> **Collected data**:
○ ○ ○ ○ ○ ○ ○

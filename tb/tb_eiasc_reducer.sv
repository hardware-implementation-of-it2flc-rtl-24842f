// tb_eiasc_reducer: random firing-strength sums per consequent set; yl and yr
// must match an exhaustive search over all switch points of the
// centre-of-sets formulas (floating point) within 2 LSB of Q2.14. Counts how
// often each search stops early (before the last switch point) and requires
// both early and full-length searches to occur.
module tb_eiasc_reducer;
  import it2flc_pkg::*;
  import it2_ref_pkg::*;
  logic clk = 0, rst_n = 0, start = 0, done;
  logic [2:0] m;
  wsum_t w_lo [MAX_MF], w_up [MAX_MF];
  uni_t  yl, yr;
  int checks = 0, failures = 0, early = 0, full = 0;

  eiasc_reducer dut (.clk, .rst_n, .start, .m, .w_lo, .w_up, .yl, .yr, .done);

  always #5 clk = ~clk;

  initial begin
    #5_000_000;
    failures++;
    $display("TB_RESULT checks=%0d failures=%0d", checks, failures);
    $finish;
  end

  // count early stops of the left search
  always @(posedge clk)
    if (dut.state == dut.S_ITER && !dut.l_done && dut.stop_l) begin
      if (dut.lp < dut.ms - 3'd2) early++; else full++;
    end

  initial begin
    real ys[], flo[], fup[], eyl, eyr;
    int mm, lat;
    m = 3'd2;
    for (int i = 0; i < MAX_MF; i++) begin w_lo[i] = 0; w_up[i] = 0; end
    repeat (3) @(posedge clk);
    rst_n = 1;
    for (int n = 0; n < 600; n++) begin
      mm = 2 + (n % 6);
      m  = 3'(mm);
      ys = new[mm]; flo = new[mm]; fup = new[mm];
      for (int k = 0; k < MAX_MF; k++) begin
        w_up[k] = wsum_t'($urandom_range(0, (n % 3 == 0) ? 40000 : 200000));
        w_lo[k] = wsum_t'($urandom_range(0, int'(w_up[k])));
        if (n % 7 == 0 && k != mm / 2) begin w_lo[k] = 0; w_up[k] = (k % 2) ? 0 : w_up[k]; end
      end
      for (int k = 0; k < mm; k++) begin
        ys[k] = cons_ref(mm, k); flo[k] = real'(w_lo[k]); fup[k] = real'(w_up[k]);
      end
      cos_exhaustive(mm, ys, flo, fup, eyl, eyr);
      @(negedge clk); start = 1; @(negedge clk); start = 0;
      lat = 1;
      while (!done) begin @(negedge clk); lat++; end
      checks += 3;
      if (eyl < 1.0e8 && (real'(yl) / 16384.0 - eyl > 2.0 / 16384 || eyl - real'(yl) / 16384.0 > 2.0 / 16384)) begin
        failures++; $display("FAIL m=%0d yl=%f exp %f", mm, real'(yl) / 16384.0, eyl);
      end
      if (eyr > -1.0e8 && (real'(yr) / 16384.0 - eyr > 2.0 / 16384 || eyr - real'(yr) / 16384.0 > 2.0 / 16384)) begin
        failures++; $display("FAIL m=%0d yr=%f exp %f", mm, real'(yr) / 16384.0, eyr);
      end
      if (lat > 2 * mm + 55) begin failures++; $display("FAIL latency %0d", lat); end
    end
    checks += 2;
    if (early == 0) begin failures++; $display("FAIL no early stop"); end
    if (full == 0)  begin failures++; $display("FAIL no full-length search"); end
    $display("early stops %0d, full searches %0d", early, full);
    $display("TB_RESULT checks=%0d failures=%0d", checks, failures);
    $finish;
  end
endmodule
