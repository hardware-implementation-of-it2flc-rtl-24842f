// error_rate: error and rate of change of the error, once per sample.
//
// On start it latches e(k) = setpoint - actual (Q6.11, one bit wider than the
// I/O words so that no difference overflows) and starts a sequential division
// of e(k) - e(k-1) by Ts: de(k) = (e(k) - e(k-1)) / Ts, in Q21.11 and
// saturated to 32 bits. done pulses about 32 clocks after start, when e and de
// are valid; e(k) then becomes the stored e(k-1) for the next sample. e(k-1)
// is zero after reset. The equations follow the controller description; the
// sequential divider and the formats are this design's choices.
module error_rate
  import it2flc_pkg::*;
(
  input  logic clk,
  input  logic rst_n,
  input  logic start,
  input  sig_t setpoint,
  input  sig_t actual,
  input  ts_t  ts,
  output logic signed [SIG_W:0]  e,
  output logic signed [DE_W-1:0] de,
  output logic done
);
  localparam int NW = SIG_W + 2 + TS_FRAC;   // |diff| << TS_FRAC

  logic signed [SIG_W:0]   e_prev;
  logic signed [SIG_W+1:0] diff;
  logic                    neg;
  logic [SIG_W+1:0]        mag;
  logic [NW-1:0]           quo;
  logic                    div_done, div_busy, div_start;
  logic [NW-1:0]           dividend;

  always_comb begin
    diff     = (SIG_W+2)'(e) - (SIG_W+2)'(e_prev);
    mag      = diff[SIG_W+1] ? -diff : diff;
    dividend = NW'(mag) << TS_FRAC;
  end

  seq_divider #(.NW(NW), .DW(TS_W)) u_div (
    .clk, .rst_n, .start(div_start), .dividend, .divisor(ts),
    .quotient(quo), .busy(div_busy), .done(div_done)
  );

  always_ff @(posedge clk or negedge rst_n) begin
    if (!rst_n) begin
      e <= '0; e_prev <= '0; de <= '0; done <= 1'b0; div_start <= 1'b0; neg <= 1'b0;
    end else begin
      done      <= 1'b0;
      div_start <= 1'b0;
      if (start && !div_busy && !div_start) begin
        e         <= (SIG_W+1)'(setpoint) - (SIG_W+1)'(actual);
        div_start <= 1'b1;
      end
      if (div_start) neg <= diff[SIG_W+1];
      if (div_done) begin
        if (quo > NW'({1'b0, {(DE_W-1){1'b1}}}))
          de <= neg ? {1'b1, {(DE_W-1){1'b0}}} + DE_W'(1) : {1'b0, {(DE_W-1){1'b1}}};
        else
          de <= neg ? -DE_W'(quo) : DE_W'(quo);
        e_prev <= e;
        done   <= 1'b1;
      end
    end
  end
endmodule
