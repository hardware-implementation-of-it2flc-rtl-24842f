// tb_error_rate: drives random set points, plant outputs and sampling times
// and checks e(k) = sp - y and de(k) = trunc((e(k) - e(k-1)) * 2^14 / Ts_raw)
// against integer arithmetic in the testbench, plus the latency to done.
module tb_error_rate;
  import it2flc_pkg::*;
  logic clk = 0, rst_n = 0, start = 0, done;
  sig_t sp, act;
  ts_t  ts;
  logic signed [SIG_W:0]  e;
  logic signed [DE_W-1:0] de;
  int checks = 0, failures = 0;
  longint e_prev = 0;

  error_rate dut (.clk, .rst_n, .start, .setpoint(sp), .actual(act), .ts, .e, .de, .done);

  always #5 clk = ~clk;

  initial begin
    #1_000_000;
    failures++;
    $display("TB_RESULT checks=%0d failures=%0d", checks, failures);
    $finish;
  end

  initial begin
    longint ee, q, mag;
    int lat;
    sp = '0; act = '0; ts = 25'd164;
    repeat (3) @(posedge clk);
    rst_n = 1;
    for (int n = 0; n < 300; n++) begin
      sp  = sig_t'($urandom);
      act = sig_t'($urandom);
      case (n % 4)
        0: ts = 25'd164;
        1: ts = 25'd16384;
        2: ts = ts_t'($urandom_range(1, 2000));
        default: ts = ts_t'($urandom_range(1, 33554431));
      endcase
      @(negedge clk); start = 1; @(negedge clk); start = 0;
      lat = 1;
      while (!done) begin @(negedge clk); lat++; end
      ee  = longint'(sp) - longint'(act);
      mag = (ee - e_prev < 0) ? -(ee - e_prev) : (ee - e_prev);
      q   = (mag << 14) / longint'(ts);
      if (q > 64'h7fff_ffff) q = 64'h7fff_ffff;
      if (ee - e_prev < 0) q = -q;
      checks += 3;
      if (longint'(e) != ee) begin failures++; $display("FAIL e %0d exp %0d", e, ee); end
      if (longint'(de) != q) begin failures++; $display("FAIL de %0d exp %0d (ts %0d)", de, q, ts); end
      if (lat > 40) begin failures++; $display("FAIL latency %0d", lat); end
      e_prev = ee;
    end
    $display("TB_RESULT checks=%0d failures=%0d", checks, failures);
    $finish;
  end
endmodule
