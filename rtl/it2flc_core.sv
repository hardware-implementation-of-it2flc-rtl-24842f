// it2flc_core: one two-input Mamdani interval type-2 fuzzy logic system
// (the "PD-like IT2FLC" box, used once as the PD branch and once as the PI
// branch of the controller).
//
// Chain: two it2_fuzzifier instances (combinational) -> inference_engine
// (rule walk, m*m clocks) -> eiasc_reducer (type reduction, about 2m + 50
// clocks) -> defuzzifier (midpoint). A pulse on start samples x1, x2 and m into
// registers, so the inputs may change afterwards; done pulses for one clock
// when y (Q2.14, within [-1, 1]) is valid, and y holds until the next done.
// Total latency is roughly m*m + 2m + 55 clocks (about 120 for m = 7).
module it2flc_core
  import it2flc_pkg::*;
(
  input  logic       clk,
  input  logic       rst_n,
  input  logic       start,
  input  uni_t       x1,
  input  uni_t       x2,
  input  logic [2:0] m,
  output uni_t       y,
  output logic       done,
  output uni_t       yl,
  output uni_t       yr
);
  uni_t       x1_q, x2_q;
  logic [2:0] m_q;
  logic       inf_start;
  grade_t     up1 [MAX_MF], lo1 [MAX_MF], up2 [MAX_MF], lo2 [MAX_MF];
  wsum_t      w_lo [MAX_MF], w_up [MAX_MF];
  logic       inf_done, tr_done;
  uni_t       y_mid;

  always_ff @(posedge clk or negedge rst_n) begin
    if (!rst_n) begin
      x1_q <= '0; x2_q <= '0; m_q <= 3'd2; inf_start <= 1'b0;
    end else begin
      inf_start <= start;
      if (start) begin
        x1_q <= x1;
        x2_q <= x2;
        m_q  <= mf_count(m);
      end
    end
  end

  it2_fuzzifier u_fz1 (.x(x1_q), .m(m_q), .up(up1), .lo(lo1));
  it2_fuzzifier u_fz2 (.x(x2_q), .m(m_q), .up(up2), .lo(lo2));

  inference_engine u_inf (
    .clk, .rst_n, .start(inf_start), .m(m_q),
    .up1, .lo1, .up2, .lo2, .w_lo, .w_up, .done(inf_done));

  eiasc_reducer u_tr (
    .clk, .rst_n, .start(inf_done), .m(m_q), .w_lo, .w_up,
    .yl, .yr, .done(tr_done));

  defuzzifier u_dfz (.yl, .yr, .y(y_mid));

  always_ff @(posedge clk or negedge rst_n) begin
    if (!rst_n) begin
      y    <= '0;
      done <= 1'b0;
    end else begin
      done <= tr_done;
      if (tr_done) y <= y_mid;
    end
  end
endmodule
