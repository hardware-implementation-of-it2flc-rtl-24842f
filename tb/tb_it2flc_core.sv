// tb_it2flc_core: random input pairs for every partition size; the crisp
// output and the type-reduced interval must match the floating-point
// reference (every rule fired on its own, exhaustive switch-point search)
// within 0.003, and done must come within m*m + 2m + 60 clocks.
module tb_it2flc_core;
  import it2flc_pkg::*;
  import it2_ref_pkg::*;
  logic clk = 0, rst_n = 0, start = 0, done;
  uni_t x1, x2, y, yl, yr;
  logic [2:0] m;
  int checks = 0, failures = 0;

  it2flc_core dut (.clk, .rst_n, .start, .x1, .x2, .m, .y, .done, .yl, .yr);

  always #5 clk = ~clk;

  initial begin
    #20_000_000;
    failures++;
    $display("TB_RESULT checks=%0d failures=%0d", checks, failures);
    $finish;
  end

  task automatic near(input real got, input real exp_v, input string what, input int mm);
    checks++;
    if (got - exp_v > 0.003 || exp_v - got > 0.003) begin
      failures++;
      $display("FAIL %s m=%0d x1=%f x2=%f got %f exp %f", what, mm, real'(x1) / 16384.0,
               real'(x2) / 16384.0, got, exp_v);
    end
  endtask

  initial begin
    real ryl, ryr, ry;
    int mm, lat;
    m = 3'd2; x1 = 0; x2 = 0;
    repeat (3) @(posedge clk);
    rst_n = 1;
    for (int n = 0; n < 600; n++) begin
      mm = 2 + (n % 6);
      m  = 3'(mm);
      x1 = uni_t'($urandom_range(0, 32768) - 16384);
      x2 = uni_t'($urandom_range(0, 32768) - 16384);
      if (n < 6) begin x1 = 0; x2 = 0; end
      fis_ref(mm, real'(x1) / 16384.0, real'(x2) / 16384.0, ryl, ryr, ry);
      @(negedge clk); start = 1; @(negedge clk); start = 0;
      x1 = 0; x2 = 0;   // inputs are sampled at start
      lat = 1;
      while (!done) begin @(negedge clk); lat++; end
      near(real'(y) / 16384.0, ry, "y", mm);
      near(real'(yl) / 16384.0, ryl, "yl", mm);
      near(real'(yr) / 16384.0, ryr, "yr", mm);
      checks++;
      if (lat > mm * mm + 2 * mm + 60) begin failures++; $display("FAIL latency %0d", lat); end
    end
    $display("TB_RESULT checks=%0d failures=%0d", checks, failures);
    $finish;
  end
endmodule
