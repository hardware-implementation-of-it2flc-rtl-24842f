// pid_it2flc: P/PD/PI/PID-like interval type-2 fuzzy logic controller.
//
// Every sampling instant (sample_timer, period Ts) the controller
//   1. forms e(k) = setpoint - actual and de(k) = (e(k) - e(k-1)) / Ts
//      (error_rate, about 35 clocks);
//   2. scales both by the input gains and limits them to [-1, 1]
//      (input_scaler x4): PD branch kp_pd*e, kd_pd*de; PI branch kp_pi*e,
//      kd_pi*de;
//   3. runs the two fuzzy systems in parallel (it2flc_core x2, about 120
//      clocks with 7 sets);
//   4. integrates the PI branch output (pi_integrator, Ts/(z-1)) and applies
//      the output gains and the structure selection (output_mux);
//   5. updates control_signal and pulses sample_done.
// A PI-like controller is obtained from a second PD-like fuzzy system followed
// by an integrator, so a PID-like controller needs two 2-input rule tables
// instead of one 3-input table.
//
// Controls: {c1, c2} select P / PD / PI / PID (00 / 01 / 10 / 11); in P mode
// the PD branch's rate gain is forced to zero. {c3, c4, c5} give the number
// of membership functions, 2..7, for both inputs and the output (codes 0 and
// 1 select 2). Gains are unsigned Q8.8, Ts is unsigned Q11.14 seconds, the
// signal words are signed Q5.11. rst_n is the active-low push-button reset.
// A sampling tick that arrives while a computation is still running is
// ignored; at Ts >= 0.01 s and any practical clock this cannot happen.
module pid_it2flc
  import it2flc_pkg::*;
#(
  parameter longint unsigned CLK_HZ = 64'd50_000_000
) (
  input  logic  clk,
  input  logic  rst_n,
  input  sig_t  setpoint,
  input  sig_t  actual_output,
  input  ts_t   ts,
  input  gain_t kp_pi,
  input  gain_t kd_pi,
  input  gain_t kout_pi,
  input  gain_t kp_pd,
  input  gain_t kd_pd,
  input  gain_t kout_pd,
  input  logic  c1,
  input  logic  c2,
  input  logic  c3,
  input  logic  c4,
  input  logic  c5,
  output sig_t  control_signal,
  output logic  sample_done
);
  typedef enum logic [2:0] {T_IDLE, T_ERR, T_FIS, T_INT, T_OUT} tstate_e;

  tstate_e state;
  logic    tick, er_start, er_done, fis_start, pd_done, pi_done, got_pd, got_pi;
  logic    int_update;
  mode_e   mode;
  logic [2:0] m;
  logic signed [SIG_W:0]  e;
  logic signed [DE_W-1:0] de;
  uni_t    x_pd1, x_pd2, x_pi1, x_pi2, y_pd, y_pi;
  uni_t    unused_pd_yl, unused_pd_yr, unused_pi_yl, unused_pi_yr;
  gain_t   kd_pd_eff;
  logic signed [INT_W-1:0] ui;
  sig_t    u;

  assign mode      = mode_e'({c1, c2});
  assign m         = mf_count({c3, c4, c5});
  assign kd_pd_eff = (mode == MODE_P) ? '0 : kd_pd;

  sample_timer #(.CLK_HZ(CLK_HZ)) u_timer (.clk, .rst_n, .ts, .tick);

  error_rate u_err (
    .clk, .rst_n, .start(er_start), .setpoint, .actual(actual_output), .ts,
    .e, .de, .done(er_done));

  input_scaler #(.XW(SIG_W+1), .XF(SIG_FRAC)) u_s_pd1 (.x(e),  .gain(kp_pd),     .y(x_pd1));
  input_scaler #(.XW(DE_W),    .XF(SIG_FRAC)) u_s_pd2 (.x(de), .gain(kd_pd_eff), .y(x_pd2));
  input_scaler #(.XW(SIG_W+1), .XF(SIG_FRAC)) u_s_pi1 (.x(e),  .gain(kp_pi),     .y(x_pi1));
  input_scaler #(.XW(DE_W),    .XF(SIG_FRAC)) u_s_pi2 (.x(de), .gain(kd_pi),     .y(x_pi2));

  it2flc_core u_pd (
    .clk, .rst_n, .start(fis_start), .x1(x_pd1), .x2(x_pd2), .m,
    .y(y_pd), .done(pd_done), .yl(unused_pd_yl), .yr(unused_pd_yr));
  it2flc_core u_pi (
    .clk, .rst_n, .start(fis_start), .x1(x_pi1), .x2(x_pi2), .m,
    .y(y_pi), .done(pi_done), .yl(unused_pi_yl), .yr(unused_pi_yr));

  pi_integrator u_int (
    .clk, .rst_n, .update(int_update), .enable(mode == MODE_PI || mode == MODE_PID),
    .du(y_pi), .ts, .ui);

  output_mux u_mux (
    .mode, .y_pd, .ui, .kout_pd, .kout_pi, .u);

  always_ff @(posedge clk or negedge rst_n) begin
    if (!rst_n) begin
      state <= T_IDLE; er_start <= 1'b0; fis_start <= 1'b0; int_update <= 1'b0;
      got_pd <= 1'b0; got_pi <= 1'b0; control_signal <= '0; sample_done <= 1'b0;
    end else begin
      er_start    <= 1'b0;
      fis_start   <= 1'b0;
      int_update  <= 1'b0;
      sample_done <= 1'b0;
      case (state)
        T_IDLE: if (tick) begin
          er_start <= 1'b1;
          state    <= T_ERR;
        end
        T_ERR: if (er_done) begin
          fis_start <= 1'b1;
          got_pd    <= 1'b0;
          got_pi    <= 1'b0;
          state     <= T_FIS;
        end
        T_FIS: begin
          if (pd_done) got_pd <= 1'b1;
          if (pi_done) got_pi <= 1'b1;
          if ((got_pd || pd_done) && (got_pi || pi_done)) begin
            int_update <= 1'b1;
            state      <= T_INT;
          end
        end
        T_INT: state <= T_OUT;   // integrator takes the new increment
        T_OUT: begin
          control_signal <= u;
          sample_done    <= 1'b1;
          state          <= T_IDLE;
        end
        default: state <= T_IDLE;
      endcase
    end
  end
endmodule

○ ○ ○ ○ ○ ○ ○

> **Aim of the exercise**: In the entries above, one line contains "controller description; the" and another contains "logic signed [SIG_W+1:0] diff;". Reproduce exactly those two lines and the lines between them, nothing else.

> **Answer box**:
// is zero after reset. The equations follow the controller description; the
// sequential divider and the formats are this design's choices.
module error_rate
  import it2flc_pkg::*;
(
  input  logic clk,
  input  logic rst_n,
  input  logic start,
  input  sig_t setpoint,
  input  sig_t actual,
  input  ts_t  ts,
  output logic signed [SIG_W:0]  e,
  output logic signed [DE_W-1:0] de,
  output logic done
);
  localparam int NW = SIG_W + 2 + TS_FRAC;   // |diff| << TS_FRAC

  logic signed [SIG_W:0]   e_prev;
  logic signed [SIG_W+1:0] diff;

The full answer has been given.